## [ACTIVITY]
Every line below that holds the string "negedge" must be copied.
------ SOURCE MATERIAL ------
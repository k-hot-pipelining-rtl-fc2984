// tb_khot_core_domains: self-checking testbench of the twelve-domain power
// controller of the seven-stage core.
//
// A rotating control vector is generated here (with occasional hotness
// changes made, as in the real controller, only at the fetch position). Two
// instances see it: one with zero power-gating latency and one with a latency
// of two cycles.
//   - Zero latency: every domain's power mode and clock enable are compared
//     with an independent table of which stage groups use which domain, for
//     all settings of drv_en and cg_mode. In one-hot operation the execution
//     unit must be on two cycles per instruction (execute and writeback).
//   - Two-cycle latency: a domain must have been requested on for at least two
//     cycles before any cycle in which it is needed, and a request may only be
//     dropped when the domain is not needed for the next four cycles.
module tb_khot_core_domains;
  import khot_pkg::*;
  localparam int N = 7;
  localparam int L = 2;

  logic clk = 0, rst_n = 0, drv_en = 1, cg_mode = 0;
  logic [N-1:0] cv = '1, tgt = '1, la;
  logic [NUM_GROUPS-1:0] g0, g2;
  pwr_mode_e [NUM_DOMAINS-1:0] pm0, pm2;
  logic [NUM_DOMAINS-1:0] ck0, ck2;
  int checks = 0, failures = 0, cycle = 0;

  always #5 clk = ~clk;

  assign la = cv | tgt;
  khot_core_domains #(.N(N)) dut0 (.clk, .rst_n, .cv, .lookahead_vec(la), .drv_en, .cg_mode,
                                   .group_on(g0), .pwr_mode(pm0), .clk_en(ck0));
  khot_core_domains #(.N(N), .PG_LAT(L)) dut2 (.clk, .rst_n, .cv, .lookahead_vec(la), .drv_en(1'b1),
                                   .cg_mode(1'b0), .group_on(g2), .pwr_mode(pm2), .clk_en(ck2));

  task automatic check(input bit ok, input string what);
    checks++;
    if (!ok) begin failures++; $display("FAIL @%0d: %s", cycle, what); end
  endtask

  // which stage groups use each domain: F D E M W
  function automatic bit uses(int d, bit f, bit de, bit e, bit m, bit w);
    case (d)
      1, 2:   return f || e;        // BP, BTB
      3, 5:   return f;             // I-cache, ITLB
      4, 6:   return m;             // D-cache, DTLB
      7:      return de || w;       // register file
      8:      return f || de;       // IFU
      9:      return m;             // LSU
      10:     return e || w;        // EXEU
      11:     return f || m;        // MMU
      default: return 1;
    endcase
  endfunction

  int exeu_on = 0, exeu_cnt = 0;
  bit one_hot_phase = 0;
  // request history of the latency instance, newest first
  bit req_hist[NUM_DOMAINS][L+1];
  bit need_hist[NUM_DOMAINS][2*L+1];
  bit drop_pending[NUM_DOMAINS][2*L+1];

  always @(negedge clk) if (rst_n) begin
    bit f, de, e, m, w, nd;
    pwr_mode_e exp;
    cycle++;
    f = cv[6] | cv[5]; de = cv[4]; e = cv[3]; m = cv[2] | cv[1]; w = cv[0];
    check(g0 == {w, m, e, de, f}, "stage groups");
    for (int d = 0; d < NUM_DOMAINS; d++) begin
      nd = uses(d, f, de, e, m, w);
      if (d == 0)      exp = PM_ON;
      else if (d < 8)  exp = (nd || !drv_en) ? PM_ON : PM_DRV;
      else             exp = (nd || cg_mode) ? PM_ON : PM_OFF;
      check(pm0[d] == exp, $sformatf("domain %0d mode %s exp %s (cv=%b drv=%0d cg=%0d)", d, pm0[d].name(), exp.name(), cv, drv_en, cg_mode));
      check(ck0[d] == nd, $sformatf("domain %0d clock enable", d));
      // latency instance: needed now => requested on for the last L cycles too
      if (ck2[d]) begin
        bit ok;
        ok = (pm2[d] != PM_OFF && pm2[d] != PM_DRV);
        for (int j = 0; j < L; j++) ok &= req_hist[d][j];
        check(ok, $sformatf("domain %0d needed without %0d cycles of wake-up", d, L));
      end
    end
    if (one_hot_phase) begin
      exeu_on += ck0[D_EXEU];
      exeu_cnt++;
    end
    for (int d = 0; d < NUM_DOMAINS; d++) begin
      // a request dropped at cycle t must see no need in t .. t+2L
      if (drop_pending[d][2*L]) check(1'b0, "unreachable");
      for (int j = 2*L; j > 0; j--) drop_pending[d][j] = drop_pending[d][j-1];
      drop_pending[d][0] = req_hist[d][0] && (pm2[d] != PM_ON);
      for (int j = 0; j <= 2*L; j++)
        if (drop_pending[d][j] && ck2[d])
          check(1'b0, $sformatf("domain %0d dropped %0d cycles before it was needed", d, j));
      for (int j = L; j > 0; j--) req_hist[d][j] = req_hist[d][j-1];
      req_hist[d][0] = (pm2[d] == PM_ON);
      drop_pending[d][2*L] = 0;
    end
  end

  // rotate, replacing only the fetch bit while a change is pending
  task automatic step();
    @(posedge clk);
    tgt <= {tgt[0], tgt[N-1:1]};
    cv  <= {tgt[0], cv[N-1:1]};
  endtask
  // plain rotation: a new target may not be applied during the first 2L cycles,
  // the time a domain that has just been released needs to turn off and on again
  task automatic rotate_only();
    @(posedge clk);
    tgt <= {tgt[0], tgt[N-1:1]};
    cv  <= {cv[0], cv[N-1:1]};
  endtask
  task automatic new_target(input logic [N-1:0] t);
    @(posedge clk);
    tgt <= t;
    cv  <= {cv[0], cv[N-1:1]};
    repeat (2 * L - 1) rotate_only();
  endtask

  initial begin
    foreach (req_hist[d, j]) req_hist[d][j] = 1'b1;
    foreach (drop_pending[d, j]) drop_pending[d][j] = 1'b0;
    repeat (2) @(posedge clk);
    rst_n <= 1;
    for (int mode = 0; mode < 4; mode++) begin
      {drv_en, cg_mode} = 2'(mode);
      for (int it = 0; it < 6; it++) begin
        new_target(N'($urandom));
        repeat (3 * N) step();
      end
    end
    drv_en = 1; cg_mode = 0;
    // one-hot: execution unit on for two cycles per instruction
    new_target(7'b1000000);
    repeat (2 * N) step();
    one_hot_phase = 1;
    repeat (10 * N) step();
    @(negedge clk);
    one_hot_phase = 0;
    check(exeu_on == 20 && exeu_cnt >= 70, $sformatf("EXEU on %0d cycles for 10 instructions", exeu_on));
    $display("TB_RESULT checks=%0d failures=%0d", checks, failures);
    $finish;
  end

  initial begin
    repeat (5000) @(posedge clk);
    failures++;
    $display("watchdog expired");
    $display("TB_RESULT checks=%0d failures=%0d", checks, failures);
    $finish;
  end
endmodule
------
## [RESPONSE BELOW]
  always @(negedge clk) if (rst_n) begin
    @(negedge clk);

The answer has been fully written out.